ТЕЛЕГРАММА ОТ АХМАТОВОЙ. Анна Ахматова только раз наведалась в Харьков. Уже именитая, но еще не опальная, 22 апреля 1924 года она выступала в городской Общественной библиотеке, которую теперь мы знаем как библиотеку имени Короленко. Вступительное слово произносил какой-то "советский критик" — в то время это обязательным атрибутом литературного вечера. "И хотя он всякие глупости болтал, это, слава Богу, не смазало впечатления от выступления поэтессы. Она, одетая в длинное черное платье, читала стихи и казалась очень молодою, "величественной и беспомощной". А затем, после выступления местная певица пела романсы на слова Ахматовой", – рассказал Красиков.

Много лет спустя, уже после войны, Ольга Бондаренко, работавшая в той же самой библиотеке, написала Ахматовой письмо и вложила в него некоторые свои стихи. "Ахматова зачастую на такие послания даже не отвечала, — отмечает Михаил Красиков. — Помните ее строки: "Я научила женщин говорить, но, боже, как их замолчать заставить?" Слишком многие ей подражали. А на письмо Бондаренко Ахматова ответила телеграммой, похвалила стихи харьковчанки". Впоследствии один из публикаторов напечатал произведения Бондаренко, затерявшиеся среди бумаг великой поэтессы, как стихи самой Ахматовой. Но исследователи, конечно, установили ошибку. Хотя ошибка-то знаменательная!

Реклама

МАНДЕЛЬШТАМ КУПИЛ ШУБУ ИЗ ЕНОТА

Осип Мандельштам побывал в Харькове дважды: в 1919 и в феврале 1922. "Мы всегда Мандельштама представляем гонимым поэтом. А ведь Харьков в его судьбе стал местом, где он столкнулся если не с роскошью, то хоть с ее призраком", — отмечает Михаил Красиков.

В 1922 известного харьковского врача Тринклера пригласили в Ростов, чтобы тот сделал операцию высокому партийному работнику.
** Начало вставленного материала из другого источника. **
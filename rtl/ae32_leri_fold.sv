// LERI instruction folding unit and extension register.
//
// Each cycle the unit looks at the first PEEK valid queue entries. Leading LERI entries
// (isLERI set, no int_info bit) are absorbed into the extension register: the first LERI
// of a group loads its sign-extended 14-bit immediate, each further one shifts the register
// left by 14 and appends its immediate. If a non-LERI entry, or an entry that carries a
// fetch exception, follows those LERIs inside the window, it is issued to ID in the same
// cycle together with the extension value, and all consumed entries are popped. The LERIs
// then cost no cycle of their own ("folded"). If the window holds only LERIs, they are
// absorbed and nothing is issued. When ID is stalled, LERIs are still absorbed but the
// instruction waits.
//
// Outputs are combinational from the queue head and the extension register; the register
// updates on the clock. issue_idx is the window position of the issued instruction, used to
// compute its PC; er_pending tells that LERIs were absorbed in an earlier cycle, so the
// restart address of the next instruction is that of its first LERI. folded counts the LERIs absorbed in a cycle that also issued an
// instruction.
//
// The window of four, the isLERI/int_info checks and sending the non-LERI instruction to
// the instruction register while extending the LERIs follow the source design; the
// accumulation rule and the stall behaviour are this implementation's.
module ae32_leri_fold
  import ae32_pkg::*;
#(
  parameter int unsigned PEEK = 4,
  localparam int unsigned NW = $clog2(PEEK + 1)
) (
  input  logic         clk,
  input  logic         rst_n,
  input  logic         flush,
  input  iq_entry_t    head [PEEK],
  input  logic         id_ready,     // ID accepts an instruction this cycle
  output logic [NW-1:0] pop_cnt,
  output logic         issue_valid,
  output logic [15:0]  issue_instr,
  output int_info_t    issue_int_info,
  output logic [31:0]  issue_er,
  output logic         issue_er_valid,
  output logic [NW-1:0] issue_idx,
  output logic [NW-1:0] folded,
  output logic         er_pending    // extension register holds LERIs of the next instruction
);
  logic [31:0] er_q;
  logic        erv_q;
  logic [31:0] er_n;
  logic        erv_n;
  logic [NW-1:0] nl;
  logic        found, stop;

  always_comb begin
    er_n  = er_q;
    erv_n = erv_q;
    nl    = '0;
    found = 1'b0;
    stop  = 1'b0;
    for (int i = 0; i < PEEK; i++) begin
      if (!stop) begin
        if (!head[i].valid) begin
          stop = 1'b1;
        end else if (head[i].is_leri && head[i].int_info == 3'b000) begin
          er_n  = erv_n ? {er_n[31-LERI_IMM:0], head[i].instr[LERI_IMM-1:0]}
                        : {{(32-LERI_IMM){head[i].instr[LERI_IMM-1]}}, head[i].instr[LERI_IMM-1:0]};
          erv_n = 1'b1;
          nl    = nl + NW'(1);
        end else begin
          found = 1'b1;
          stop  = 1'b1;
        end
      end
    end
  end

  always_comb begin
    issue_valid    = found && id_ready && !flush;
    issue_idx      = nl;
    issue_instr    = '0;
    issue_int_info = '0;
    for (int i = 0; i < PEEK; i++) begin
      if (NW'(i) == nl) begin
        issue_instr    = head[i].instr;
        issue_int_info = head[i].int_info;
      end
    end
    issue_er       = er_n;
    issue_er_valid = erv_n;
    pop_cnt        = flush ? '0 : (issue_valid ? nl + NW'(1) : nl);
    folded         = issue_valid ? nl : '0;
    er_pending     = erv_q;
  end

  always_ff @(posedge clk or negedge rst_n) begin
    if (!rst_n) begin
      er_q  <= '0;
      erv_q <= 1'b0;
    end else if (flush || issue_valid) begin
      er_q  <= '0;
      erv_q <= 1'b0;
    end else begin
      er_q  <= er_n;
      erv_q <= erv_n;
    end
  end
endmodule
Там, в Ростове, хирург и познакомился с поэтом. "Тринклер был человеком образованным и любящим литературу, и поэтому он пригласил Мандельштама в Харьков, чтобы тот прочел свои стихи. Тринклера к партийцу привезли в отдельном шикарном вагоне и назад отправили таким же образом. И вот Мандельштам с женой Надеждой в первый и последний раз в своей жизни ехал в таких барских апартаментах", — рассказал "Сегодня" Красиков.

Поездка в Харьков Мандельштаму запомнилась не только путешествием в отдельном вагоне. "На рынке, который сейчас называется Центральным, поэт купил себе шубу. Взял у какого-то дьячка — поношенную, из рыжего вылезшего енота и совершенно за бесценок. И потом в этой шубе он ходил по Москве. А одна дама, сначала чиновная, потом репрессированная, как-то призналась Надежде Мандельштам, что долго не могла простить поэту его барственного вида в этой шубе", — смеется Красиков. Образ харьковской шубы литературоведы впоследствии не раз отмечали в стихотворениях и прозе Мандельштама.